During my time there, I developed several health conditions like back and joint pain, psoriasis, and anxiety. My doctor sent me to several specialists who prescribed a whole AIDS cocktail of medications. These were somewhat successful at masking the symptoms but they were very expensive and carried side effects with them. So I decided to apply the same techniques we used in the root cause failure analyses at my lab to figure out what the hell was wrong with me.

Using My Autistic Powers for Good

So I started tracking my symptom severity, diet, medications, physical activity, sleep, and other influencers with several different apps and devices.

I then exported the data to a bunch of spreadsheets and analyzed, and made several very important discoveries.

Hidden Factors Revealed

The first discovery I made was that the severity of my symptoms correlated very highly with each other, indicating a common underlying root cause. And another discovery was that increased severity was most strongly correlated with prior gluten and sugar intake. So all of these separate conditions were just symptoms of the same underlying root cause. That root cause being an inflammatory immune reaction caused by dietary factors.
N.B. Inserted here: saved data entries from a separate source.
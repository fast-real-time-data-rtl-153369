// frame_tx - builds one message frame and sends it, one symbol per clock.
//
// On 'start' it takes a header, a length in 16-bit words, a mailbox base
// address and a content mode, and then emits
//     SOF, header, length, word0 low, word0 high, ... , EOF
// with 'out.valid' set for every symbol of the frame. Words come from the
// mailbox through its synchronous read port (address one clock ahead), so the
// CPU is not involved. Two modes replace words by hardware data:
//   TXM_T1 (status message of a DIF01 slave, Table I): word 13 PWM blocking,
//          word 15 PWM errors, words 17-24 the eight ADC samples, word 25
//          the PWM output levels.
//   TXM_T2 (packet for MCU01, Table II): word j is gathered from the address
//          given by remcs_pkg::t2_src(j), or from the card's own ADC.
// Which fields are filled by hardware follows the tables; the frame format
// and the gather addresses are this design's.
//
// Timing: 'busy' from the clock after 'start' until the EOF symbol has been
// sent; 4 + 2*len symbols; 'done' pulses with the EOF symbol.
module frame_tx
  import remcs_pkg::*;
(
  input  logic                  clk,
  input  logic                  rst_n,
  input  logic                  start,
  input  hdr_t                  hdr,
  input  logic [5:0]            len,
  input  mb_addr_t              base,
  input  txmode_e               mode,
  // hardware fields
  input  logic [N_ADC-1:0][15:0] adc,
  input  logic [15:0]           pwm_block,
  input  logic [15:0]           pwm_err,
  input  logic [15:0]           pwm_stat,
  // mailbox read port
  output mb_addr_t              mb_addr_o,
  input  logic [15:0]           mb_rdata,
  // symbol out
  output sym_t                  out,
  output logic                  busy,
  output logic                  done
);

  typedef enum logic [2:0] {S_IDLE, S_SOF, S_HDR, S_LEN, S_LO, S_HI, S_EOF} state_e;
  state_e     st;
  hdr_t       hdr_q;
  logic [5:0] len_q, idx, ridx;
  mb_addr_t   base_q;
  txmode_e    mode_q;
  logic       ov_sel_q;
  logic [15:0] ov_val_q;
  logic [15:0] word;

  // address and hardware value of word 'ridx'
  logic        ov_sel;
  logic [15:0] ov_val;
  t2_src_t     t2;
  always_comb begin
    ov_sel    = 1'b0;
    ov_val    = '0;
    t2        = t2_src(ridx);
    mb_addr_o = base_q + mb_addr_t'(ridx);
    case (mode_q)
      TXM_T1: begin
        if (ridx == 6'(T1_PWM_BLOCK)) begin ov_sel = 1'b1; ov_val = pwm_block; end
        if (ridx == 6'(T1_PWM_ERR))   begin ov_sel = 1'b1; ov_val = pwm_err;   end
        if (ridx == 6'(T1_PWM_STAT))  begin ov_sel = 1'b1; ov_val = pwm_stat;  end
        if (ridx >= 6'(T1_ADC) && ridx < 6'(T1_ADC + 8)) begin
          ov_sel = 1'b1;
          ov_val = adc[4'(ridx - 6'(T1_ADC))];
        end
      end
      TXM_T2: begin
        mb_addr_o = t2.addr;
        if (t2.adc) begin
          ov_sel = 1'b1;
          ov_val = adc[t2.addr[3:0]];
        end
      end
      default: ;
    endcase
  end

  assign word = ov_sel_q ? ov_val_q : mb_rdata;

  always_ff @(posedge clk or negedge rst_n) begin
    if (!rst_n) begin
      st       <= S_IDLE;
      hdr_q    <= '0;
      len_q    <= '0;
      base_q   <= '0;
      mode_q   <= TXM_PLAIN;
      idx      <= '0;
      ridx     <= '0;
      ov_sel_q <= 1'b0;
      ov_val_q <= '0;
    end else begin
      ov_sel_q <= ov_sel;
      ov_val_q <= ov_val;
      case (st)
        S_IDLE: if (start) begin
          hdr_q  <= hdr;
          len_q  <= len;
          base_q <= base;
          mode_q <= mode;
          idx    <= '0;
          ridx   <= '0;
          st     <= S_SOF;
        end
        S_SOF: st <= S_HDR;
        S_HDR: st <= S_LEN;
        S_LEN: st <= (len_q == 0) ? S_EOF : S_LO;
        S_LO: begin
          ridx <= idx + 6'd1;
          st   <= S_HI;
        end
        S_HI: begin
          idx <= idx + 6'd1;
          st  <= (idx + 6'd1 == len_q) ? S_EOF : S_LO;
        end
        S_EOF: st <= S_IDLE;
        default: st <= S_IDLE;
      endcase
    end
  end

  always_comb begin
    out  = '0;
    busy = (st != S_IDLE);
    done = (st == S_EOF);
    case (st)
      S_SOF: out = '{valid: 1'b1, k: 1'b1, d: K_SOF};
      S_HDR: out = '{valid: 1'b1, k: 1'b0, d: hdr_q};
      S_LEN: out = '{valid: 1'b1, k: 1'b0, d: {2'b00, len_q}};
      S_LO:  out = '{valid: 1'b1, k: 1'b0, d: word[7:0]};
      S_HI:  out = '{valid: 1'b1, k: 1'b0, d: word[15:8]};
      S_EOF: out = '{valid: 1'b1, k: 1'b1, d: K_EOF};
      default: ;
    endcase
  end

endmodule
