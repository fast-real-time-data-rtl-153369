// tb_frame_tx - self-checking test of the frame transmitter.
//
// A memory model answers the mailbox read port one clock after the address.
// The test sends a plain frame, a Table I frame (hardware words 13, 15,
// 17-25 replaced) and a Table II frame (words gathered from the mailbox and
// the ADC), records the symbols and compares them with frames it builds
// itself, including the length of 4 + 2 * words symbols.
module tb_frame_tx;
  import remcs_pkg::*;
  logic clk = 1'b0, rst_n = 1'b0, start = 1'b0;
  hdr_t hdr;
  logic [5:0] len;
  mb_addr_t base, mb_addr_o;
  txmode_e mode;
  logic [N_ADC-1:0][15:0] adc;
  logic [15:0] pwm_block, pwm_err, pwm_stat, mb_rdata;
  sym_t out;
  logic busy, done;
  logic [15:0] mem [4096];
  int checks = 0, failures = 0;

  always #5 clk = ~clk;
  frame_tx dut (.*);
  always_ff @(posedge clk) mb_rdata <= mem[mb_addr_o];

  task automatic check(input logic cond, input string what);
    checks++;
    if (!cond) begin failures++; $display("FAIL: %s", what); end
  endtask

  initial begin : watchdog
    repeat (20000) @(posedge clk);
    failures++;
    $display("FAIL: watchdog");
    $display("TB_RESULT checks=%0d failures=%0d", checks, failures);
    $finish;
  end

  // memory content: word at address a is a ^ 16'h5A00
  function automatic logic [15:0] memv(input int a);
    return 16'(a) ^ 16'h5A00;
  endfunction

  // expected word j of each mode
  function automatic logic [15:0] exp_word(input txmode_e m, input int b, input int j);
    int k, o;
    if (m == TXM_T1) begin
      if (j == 13) return pwm_block;
      if (j == 15) return pwm_err;
      if (j == 25) return pwm_stat;
      if (j >= 17 && j < 25) return adc[j - 17];
      return memv(b + j);
    end
    if (m == TXM_T2) begin
      if (j < 4) return memv({1'b0, 2'd3, 3'd4, 6'(j)});
      if (j < 37) begin
        k = 1 + (j - 4) / 11; o = (j - 4) % 11;
        if (o < 8)  return memv({1'b1, 2'd1, 3'(k), 6'(17 + o)});
        if (o == 8) return memv({1'b1, 2'd1, 3'(k), 6'd25});
        return memv({1'b0, 2'd2, 3'(k), 6'(7 + o - 9)});
      end
      if (j < 45) return adc[j - 37];
      k = 1 + (j - 45) / 4;
      return memv({1'b0, 2'd1, 3'(k), 6'((j - 45) % 4)});
    end
    return memv(b + j);
  endfunction

  task automatic send(input hdr_t h, input int n, input int b, input txmode_e m);
    sym_t got [$];
    int t;
    @(negedge clk);
    hdr = h; len = 6'(n); base = mb_addr_t'(b); mode = m; start = 1;
    @(negedge clk);
    start = 0;
    hdr = '0; len = '0; base = '0;
    t = 0;
    while (busy && t < 200) begin
      got.push_back(out);
      @(negedge clk);
      t++;
    end
    check(got.size() == 4 + 2 * n, $sformatf("frame of %0d words is %0d symbols", n, got.size()));
    check(!out.valid, "nothing sent after the frame");
    if (got.size() == 4 + 2 * n) begin
      check(got[0] == '{1'b1, 1'b1, K_SOF}, "SOF");
      check(got[1] == '{1'b1, 1'b0, h}, "header");
      check(got[2] == '{1'b1, 1'b0, 8'(n)}, "length");
      for (int j = 0; j < n; j++) begin
        logic [15:0] w = exp_word(m, b, j);
        check(got[3 + 2*j] == '{1'b1, 1'b0, w[7:0]} && got[4 + 2*j] == '{1'b1, 1'b0, w[15:8]},
              $sformatf("mode %0d word %0d: %02x%02x want %04x", m, j, got[4+2*j].d, got[3+2*j].d, w));
      end
      check(got[3 + 2*n] == '{1'b1, 1'b1, K_EOF}, "EOF");
    end
  endtask

  initial begin
    for (int a = 0; a < 4096; a++) mem[a] = memv(a);
    for (int i = 0; i < N_ADC; i++) adc[i] = 16'hAD00 + 16'(i);
    pwm_block = 16'h0FFF; pwm_err = 16'h0021; pwm_stat = 16'h0015;
    hdr = '0; len = '0; base = '0; mode = TXM_PLAIN;
    repeat (3) @(negedge clk);
    rst_n = 1;
    check(!busy && !out.valid, "idle");
    send('{ph: PH_EXCH1, src: ID_MASTER, dst: ID_V}, 4, 'h082, TXM_PLAIN);
    send('{ph: PH_EXCH1, src: ID_U, dst: ID_MASTER}, 26, 'h040, TXM_T1);
    send('{ph: PH_MCU, src: ID_MASTER, dst: ID_MCU}, 57, 0, TXM_T2);
    send('{ph: PH_EXCH2, src: ID_MCU, dst: ID_MASTER}, 1, 'h7C0, TXM_PLAIN);
    $display("TB_RESULT checks=%0d failures=%0d", checks, failures);
    $finish;
  end
endmodule
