// global_error - the backplane's global error line and PWM blocking.
//
// Any serious error must block all PWM outputs of the whole converter at
// once. Each card drives the open-drain global error line of the backplane
// (modelled as 'glob_drive', OR-ed on the backplane) while it holds a latched
// local error, and senses the line on 'glob_in'. PWM is blocked
// combinationally, in the same clock, by a local fault input or the sensed
// line, and stays blocked while the latch holds. The cause of a local error
// is latched per fault input for the CPU (Table I "PWM errors"); an error
// seen only on the line sets the 'remote' flag. 'clear' (from the CPU)
// releases the latch when no local fault is active; if another card still
// holds the line, 'remote' is set again on the next clock. Line, immediate blocking and
// later reporting of the cause follow the protocol; the latch and its
// clearing are this design's choice.
module global_error
  import remcs_pkg::*;
(
  input  logic               clk,
  input  logic               rst_n,
  input  logic [N_FAULT-1:0] fault,       // local fault inputs, active high
  input  logic               glob_in,     // sensed global error line
  input  logic               clear,
  output logic               glob_drive,
  output logic               pwm_block,
  output logic [N_FAULT-1:0] cause,       // latched local causes
  output logic               remote       // line seen active, no local cause
);

  always_ff @(posedge clk or negedge rst_n) begin
    if (!rst_n) begin
      cause  <= '0;
      remote <= 1'b0;
    end else if (clear && fault == '0) begin
      cause  <= '0;
      remote <= 1'b0;
    end else begin
      cause <= cause | fault;
      if (glob_in && fault == '0 && cause == '0) remote <= 1'b1;
    end
  end

  assign glob_drive = (cause != '0) || (fault != '0);
  assign pwm_block  = glob_drive || glob_in || remote;

endmodule
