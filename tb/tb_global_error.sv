// tb_global_error - self-checking test of the global error logic.
//
// A local fault must drive the line and block PWM in the same clock and be
// latched; the line alone must block PWM and set the remote flag; clear must
// release the latch only when no fault is active.
module tb_global_error;
  import remcs_pkg::*;
  logic clk = 1'b0, rst_n = 1'b0;
  logic [N_FAULT-1:0] fault, cause;
  logic glob_in, clear, glob_drive, pwm_block, remote;
  int checks = 0, failures = 0;

  always #5 clk = ~clk;
  global_error dut (.*);

  task automatic check(input logic cond, input string what);
    checks++;
    if (!cond) begin failures++; $display("FAIL: %s", what); end
  endtask

  initial begin : watchdog
    repeat (5000) @(posedge clk);
    failures++;
    $display("FAIL: watchdog");
    $display("TB_RESULT checks=%0d failures=%0d", checks, failures);
    $finish;
  end

  initial begin
    fault = '0; glob_in = 0; clear = 0;
    repeat (2) @(negedge clk);
    rst_n = 1;
    @(negedge clk);
    check(!pwm_block && !glob_drive && cause == '0 && !remote, "quiet after reset");
    fault = 6'b000010;
    #1 check(pwm_block && glob_drive, "fault blocks at once");
    @(negedge clk);
    fault = '0;
    glob_in = 1;                      // the line follows the drive
    #1 check(cause == 6'b000010 && glob_drive && pwm_block, "cause latched");
    clear = 1;
    fault = 6'b100000;                // clear refused while a fault is active
    @(negedge clk);
    clear = 0;
    fault = '0;
    check(cause == 6'b100010, "clear refused under an active fault");
    clear = 1;
    @(negedge clk);
    clear = 0;
    glob_in = 0;
    #1 check(cause == '0 && !glob_drive && !pwm_block, "cleared");
    // an error of another card
    @(negedge clk);
    glob_in = 1;
    #1 check(pwm_block && !glob_drive, "remote error blocks, not driven");
    @(negedge clk);
    glob_in = 0;
    #1 check(remote && pwm_block, "remote flag holds the block");
    clear = 1;
    @(negedge clk);
    clear = 0;
    #1 check(!remote && !pwm_block, "remote cleared");
    $display("TB_RESULT checks=%0d failures=%0d", checks, failures);
    $finish;
  end
endmodule
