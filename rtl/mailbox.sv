// mailbox - message memory of a card's FPGA, shared by the CPU and the link.
//
// The CPU writes the messages the card sends and reads the messages it has
// received; the link reads outgoing messages while it transmits and writes
// incoming ones while it receives, without the CPU taking part. The memory
// has one write port and two synchronous read ports (CPU and link). The link
// receiver writes at most every other clock (two symbols per 16-bit word), so
// a CPU write that meets a link write is held in a one-entry buffer and done
// on the next free clock; the CPU must therefore not write on two clocks in
// a row (the bus interface issues at most one request per bus strobe), which
// an assertion checks. Ports of the CPU and the link may run at the same
// time; that the message areas are one memory with this port structure is
// this design's choice.
//
// Timing: read data appears one clock after the address.
module mailbox #(
  parameter int unsigned AW = 12,
  parameter int unsigned DW = 16
) (
  input  logic          clk,
  input  logic          rst_n,
  // CPU port
  input  logic          cpu_we,
  input  logic [AW-1:0] cpu_addr,
  input  logic [DW-1:0] cpu_wdata,
  output logic [DW-1:0] cpu_rdata,
  // link transmit (read) port
  input  logic [AW-1:0] tx_addr,
  output logic [DW-1:0] tx_rdata,
  // link receive (write) port
  input  logic          rx_we,
  input  logic [AW-1:0] rx_addr,
  input  logic [DW-1:0] rx_wdata
);

  logic [DW-1:0] mem [2**AW];

  logic          pend;
  logic [AW-1:0] pend_addr;
  logic [DW-1:0] pend_data;

  logic          w_en;
  logic [AW-1:0] w_addr;
  logic [DW-1:0] w_data;

  // write port: link first, then a held CPU write, then a new CPU write
  always_comb begin
    w_en   = 1'b1;
    w_addr = rx_addr;
    w_data = rx_wdata;
    if (!rx_we) begin
      if (pend) begin
        w_addr = pend_addr;
        w_data = pend_data;
      end else if (cpu_we) begin
        w_addr = cpu_addr;
        w_data = cpu_wdata;
      end else begin
        w_en = 1'b0;
      end
    end
  end

  always_ff @(posedge clk or negedge rst_n) begin
    if (!rst_n) begin
      pend      <= 1'b0;
      pend_addr <= '0;
      pend_data <= '0;
    end else if (cpu_we && (rx_we || pend)) begin
      pend      <= 1'b1;
      pend_addr <= cpu_addr;
      pend_data <= cpu_wdata;
    end else if (!rx_we) begin
      pend      <= 1'b0;
    end
  end

  // a held CPU write must not be overtaken by the next one
  always_ff @(posedge clk) begin
    if (rst_n) assert (!(cpu_we && pend && rx_we))
      else $error("mailbox: CPU write while an earlier one is still held");
  end

  always_ff @(posedge clk) begin
    if (w_en) mem[w_addr] <= w_data;
    cpu_rdata <= mem[cpu_addr];
    tx_rdata  <= mem[tx_addr];
  end

endmodule
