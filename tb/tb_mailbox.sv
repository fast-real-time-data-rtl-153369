// tb_mailbox - self-checking test of the mailbox memory.
//
// Writes random words from the CPU port and the link receive port, at times
// also in the same clock (the CPU write is then held back one clock), and
// reads them back through both read ports, comparing with a model array.
module tb_mailbox;
  localparam int AW = 8;
  logic clk = 1'b0, rst_n = 1'b0;
  logic          cpu_we, rx_we;
  logic [AW-1:0] cpu_addr, tx_addr, rx_addr;
  logic [15:0]   cpu_wdata, cpu_rdata, tx_rdata, rx_wdata;
  logic [15:0]   model [2**AW];
  int checks = 0, failures = 0;

  always #5 clk = ~clk;
  mailbox #(.AW(AW), .DW(16)) dut (.*);

  task automatic check(input logic cond, input string what);
    checks++;
    if (!cond) begin failures++; $display("FAIL: %s", what); end
  endtask

  initial begin : watchdog
    repeat (20000) @(posedge clk);
    failures++;
    $display("FAIL: watchdog");
    $display("TB_RESULT checks=%0d failures=%0d", checks, failures);
    $finish;
  end

  initial begin
    cpu_we = 0; rx_we = 0; cpu_addr = 0; tx_addr = 0; rx_addr = 0;
    cpu_wdata = 0; rx_wdata = 0;
    repeat (3) @(negedge clk);
    rst_n = 1;
    // fill everything through the link port, then overwrite half from the CPU
    for (int a = 0; a < 2**AW; a++) begin
      rx_we = 1; rx_addr = AW'(a); rx_wdata = 16'($urandom); model[a] = rx_wdata;
      @(negedge clk);
    end
    rx_we = 0;
    for (int n = 0; n < 400; n++) begin
      // link writes every other clock, CPU writes at random times
      rx_we = (n % 2 == 0);
      rx_addr = AW'($urandom); rx_wdata = 16'($urandom);
      cpu_we = ($urandom % 3 == 0) && !cpu_we;   // never two clocks in a row
      cpu_addr = AW'($urandom); cpu_wdata = 16'($urandom);
      if (cpu_addr == rx_addr) cpu_we = 0;
      if (rx_we) model[rx_addr] = rx_wdata;
      if (cpu_we) model[cpu_addr] = cpu_wdata;
      @(negedge clk);
    end
    cpu_we = 0; rx_we = 0;
    @(negedge clk);
    @(negedge clk);
    for (int a = 0; a < 2**AW; a++) begin
      cpu_addr = AW'(a); tx_addr = AW'(2**AW - 1 - a);
      @(negedge clk);
      check(cpu_rdata == model[a], $sformatf("cpu read %0d", a));
      check(tx_rdata == model[2**AW - 1 - a], $sformatf("link read %0d", 2**AW - 1 - a));
    end
    $display("TB_RESULT checks=%0d failures=%0d", checks, failures);
    $finish;
  end
endmodule
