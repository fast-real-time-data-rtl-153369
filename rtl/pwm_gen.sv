// pwm_gen - synchronized PWM of a DIF01 slave card.
//
// Six PWM channels (the six duty cycles of the master's control message)
// compare their duty cycle with a triangular carrier. The carrier rises for
// one sampling period and falls for the next, so the PWM frequency is half
// the sampling rate (9 kHz at 18 kHz), and it is restarted by every pulse of
// the backplane sync signal, which keeps the carriers of all cards in step.
// New duty cycles ('duty', taken with 'load') wait in a shadow register and
// become active at the next sync pulse, i.e. at the carrier's peak or valley.
// Output i is high while duty[i] > carrier; the carrier runs from 0 to
// HALF-1, so duty = 0 gives 0 % and duty >= HALF gives 100 %. 'block' (the
// global error) forces all outputs low in the same clock. The rates and the
// synchronization follow the protocol; the carrier shape, the duty unit
// (clock cycles) and the update instant are this design's choice.
module pwm_gen
  import remcs_pkg::*;
#(
  parameter int unsigned CLK_HZ    = CLK_HZ_DEF,
  parameter int unsigned SAMPLE_HZ = SAMPLE_HZ_DEF
) (
  input  logic                   clk,
  input  logic                   rst_n,
  input  logic                   sync_in,
  input  logic                   load,
  input  logic [N_PWM-1:0][15:0] duty,
  input  logic                   block,
  output logic [N_PWM-1:0]       pwm,
  output logic [15:0]            carrier,
  output logic                   rising
);

  localparam int unsigned HALF = CLK_HZ / SAMPLE_HZ;

  logic [N_PWM-1:0][15:0] shadow, active;
  logic [N_PWM-1:0]       cmp;

  always_ff @(posedge clk or negedge rst_n) begin
    if (!rst_n) begin
      carrier <= '0;
      rising  <= 1'b0;
      shadow  <= '0;
      active  <= '0;
    end else begin
      if (load) shadow <= duty;
      if (sync_in) begin
        rising  <= !rising;
        carrier <= rising ? 16'(HALF - 1) : '0;
        active  <= load ? duty : shadow;
      end else if (rising) begin
        if (carrier != 16'(HALF - 1)) carrier <= carrier + 16'd1;
      end else begin
        if (carrier != 0) carrier <= carrier - 16'd1;
      end
    end
  end

  always_comb begin
    for (int i = 0; i < N_PWM; i++) cmp[i] = active[i] > carrier;
    pwm = block ? '0 : cmp;
  end

endmodule
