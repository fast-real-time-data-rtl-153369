// tb_pwm_gen - self-checking test of the PWM generator.
//
// A sync pulse every 7222 clocks (18 kHz at 130 MHz). Duty cycles loaded in
// the middle of a period must act only from the next sync; each channel's
// high time over one 9 kHz carrier period (two sync periods) must be twice
// its duty value; block must force every output low at once.
module tb_pwm_gen;
  import remcs_pkg::*;
  localparam int HALF = CLK_HZ_DEF / SAMPLE_HZ_DEF;
  logic clk = 1'b0, rst_n = 1'b0, sync_in = 1'b0, load = 1'b0, block = 1'b0;
  logic [N_PWM-1:0][15:0] duty;
  logic [N_PWM-1:0] pwm;
  logic [15:0] carrier;
  logic rising;
  int checks = 0, failures = 0;
  int hi [N_PWM];
  int want [N_PWM];

  always #4 clk = ~clk;
  pwm_gen dut (.*);

  task automatic check(input logic cond, input string what);
    checks++;
    if (!cond) begin failures++; $display("FAIL: %s", what); end
  endtask

  initial begin : watchdog
    repeat (12 * HALF) @(posedge clk);
    failures++;
    $display("FAIL: watchdog");
    $display("TB_RESULT checks=%0d failures=%0d", checks, failures);
    $finish;
  end

  // sync generator
  initial begin
    repeat (10) @(negedge clk);
    forever begin
      sync_in = 1;
      @(negedge clk);
      sync_in = 0;
      repeat (HALF - 1) @(negedge clk);
    end
  end

  initial begin
    duty = '0;
    repeat (3) @(negedge clk);
    rst_n = 1;
    want = '{0, 1, 1000, 3611, 7000, 9000};
    // load in the middle of a period
    @(posedge sync_in);
    repeat (HALF / 2) @(negedge clk);
    for (int i = 0; i < N_PWM; i++) duty[i] = 16'(want[i]);
    load = 1;
    @(negedge clk);
    load = 0;
    duty = '0;
    check(pwm == '0, "new duty not active before the sync");
    // measure from the start of a rising half over two halves
    do @(posedge sync_in); while (rising);
    @(negedge clk);
    hi = '{default: 0};
    repeat (2 * HALF) begin
      for (int i = 0; i < N_PWM; i++) hi[i] += int'(pwm[i]);
      @(negedge clk);
    end
    for (int i = 0; i < N_PWM; i++)
      check(hi[i] == 2 * (want[i] > HALF ? HALF : want[i]),
            $sformatf("channel %0d high %0d clocks", i, hi[i]));
    // centre: channel 2 is high at the valley, low at the peak
    do @(posedge sync_in); while (rising);
    @(negedge clk);
    check(pwm[2] && carrier == 16'd0, "high at the valley");
    repeat (HALF - 3) @(negedge clk);
    check(!pwm[2], "low at the peak");
    block = 1;
    #1 check(pwm == '0, "block");
    $display("TB_RESULT checks=%0d failures=%0d", checks, failures);
    $finish;
  end
endmodule
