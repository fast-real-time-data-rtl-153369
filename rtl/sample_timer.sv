// sample_timer - sampling-period timing of a card (steps 1 and 2).
//
// The master's FPGA generates the synchronization signal, one clock wide,
// every CLK_HZ / SAMPLE_HZ clocks (55.6 us at 18 kHz). It is distributed on
// the backplane; on every card it starts the ADC conversion ('adc_start').
// The master counts the conversion time (3.4 us) from its own sync and then
// sends the global end-of-conversion signal EOC to all cards. On EOC each
// card captures the sample of its ADC channels ('adc_data', as delivered by
// the converters) into registers and raises 'sample_irq', which becomes
// the CPU interrupt. Period, conversion time and the master-only generation
// of both signals follow the protocol; counting the conversion time instead
// of waiting for a busy signal from the converters is this design's choice.
module sample_timer
  import remcs_pkg::*;
#(
  parameter bit          IS_MASTER = 1'b1,
  parameter int unsigned CLK_HZ    = CLK_HZ_DEF,
  parameter int unsigned SAMPLE_HZ = SAMPLE_HZ_DEF,
  parameter int unsigned CONV_NS   = ADC_CONV_NS
) (
  input  logic                    clk,
  input  logic                    rst_n,
  output logic                    sync_out,   // master: drives the sync line
  input  logic                    sync_in,    // the sync line
  output logic                    eoc_out,    // master: drives the EOC line
  input  logic                    eoc_in,     // the EOC line
  output logic                    adc_start,
  input  logic [N_ADC-1:0][15:0]  adc_data,
  output logic [N_ADC-1:0][15:0]  adc_q,
  output logic                    sample_irq
);

  localparam int unsigned PERIOD = CLK_HZ / SAMPLE_HZ;
  localparam int unsigned CONV   =
      int'((longint'(CLK_HZ) * longint'(CONV_NS)) / 64'd1_000_000_000);

  logic [31:0] pcnt, ccnt;
  logic        conv;

  always_ff @(posedge clk or negedge rst_n) begin
    if (!rst_n) begin
      pcnt       <= '0;
      ccnt       <= '0;
      conv       <= 1'b0;
      sync_out   <= 1'b0;
      eoc_out    <= 1'b0;
      adc_q      <= '0;
      sample_irq <= 1'b0;
    end else begin
      // period counter (master only)
      sync_out <= 1'b0;
      if (IS_MASTER) begin
        if (pcnt == PERIOD - 1) begin
          pcnt     <= '0;
          sync_out <= 1'b1;
        end else begin
          pcnt <= pcnt + 32'd1;
        end
      end
      // conversion time (master only)
      eoc_out <= 1'b0;
      if (IS_MASTER) begin
        if (sync_in) begin
          conv <= 1'b1;
          ccnt <= '0;
        end else if (conv) begin
          if (ccnt == CONV - 1) begin
            conv    <= 1'b0;
            eoc_out <= 1'b1;
          end else begin
            ccnt <= ccnt + 32'd1;
          end
        end
      end
      // sample capture on EOC (all cards)
      sample_irq <= eoc_in;
      if (eoc_in) adc_q <= adc_data;
    end
  end

  assign adc_start = sync_in;

endmodule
So I removed those from my diet and within a couple of weeks or so nearly all the symptoms that I had been dealing with for years went into near-complete remission.

My personal discovery coincided with and is consistent with much recent research proving that many treatment-resistant mental health problems are really symptoms of underlying inflammation and autoimmune issues.

Making Empirical Personalized Research Easy

When I first started doing this, all this tracking, data aggregation, and analysis were extremely arduous, so a few years ago, I started working on a project to make it easy for anyone to use this empirical approach to reducing their suffering.

Data Collection

First, we developed mobile apps and browser extensions to make it incredibly easy to track your symptom severity in a fraction of a second using a unique popup interface.

Additionally, we make it easy for you to track diet, treatments, and anything else that could influence your condition.

Data Aggregation

We also built a Connector Framework, which allows you to automatically pull passively or actively generated data from dozens of applications and devices such as Fitbits, Withings scales and blood pressure monitors, and diet data.

Data Analysis

Once we’ve accumulated all of this data, the Analytics Engine cleans your data and mines it using pharmacokinetic modeling techniques, which take into account onset delays and durations of action to determine which factors have the strongest influence on a given outcome and what the optimal daily values are.

And finally, you can select any symptom or outcome of interest and then see which factors are most predictive of that outcome.

Here we see the top factors most predictive of reduced inflammatory pain. The strongest predictor is Omega 3 Fatty acids. You can see that my inflammatory pain is typically 27% lower after I take 400mg of Omega 3 Fatty acids.

The Journal of Citizen Science

I’ve published the results of the anonymously aggregated analyses at the Journal of Citizen Science. So far, I’ve collected over 10 million data points on symptom severity and influencing factors from over 10,000 people. This data has been used to freely publish 90,000 studies on the effects of various treatments and food ingredients on symptom severity.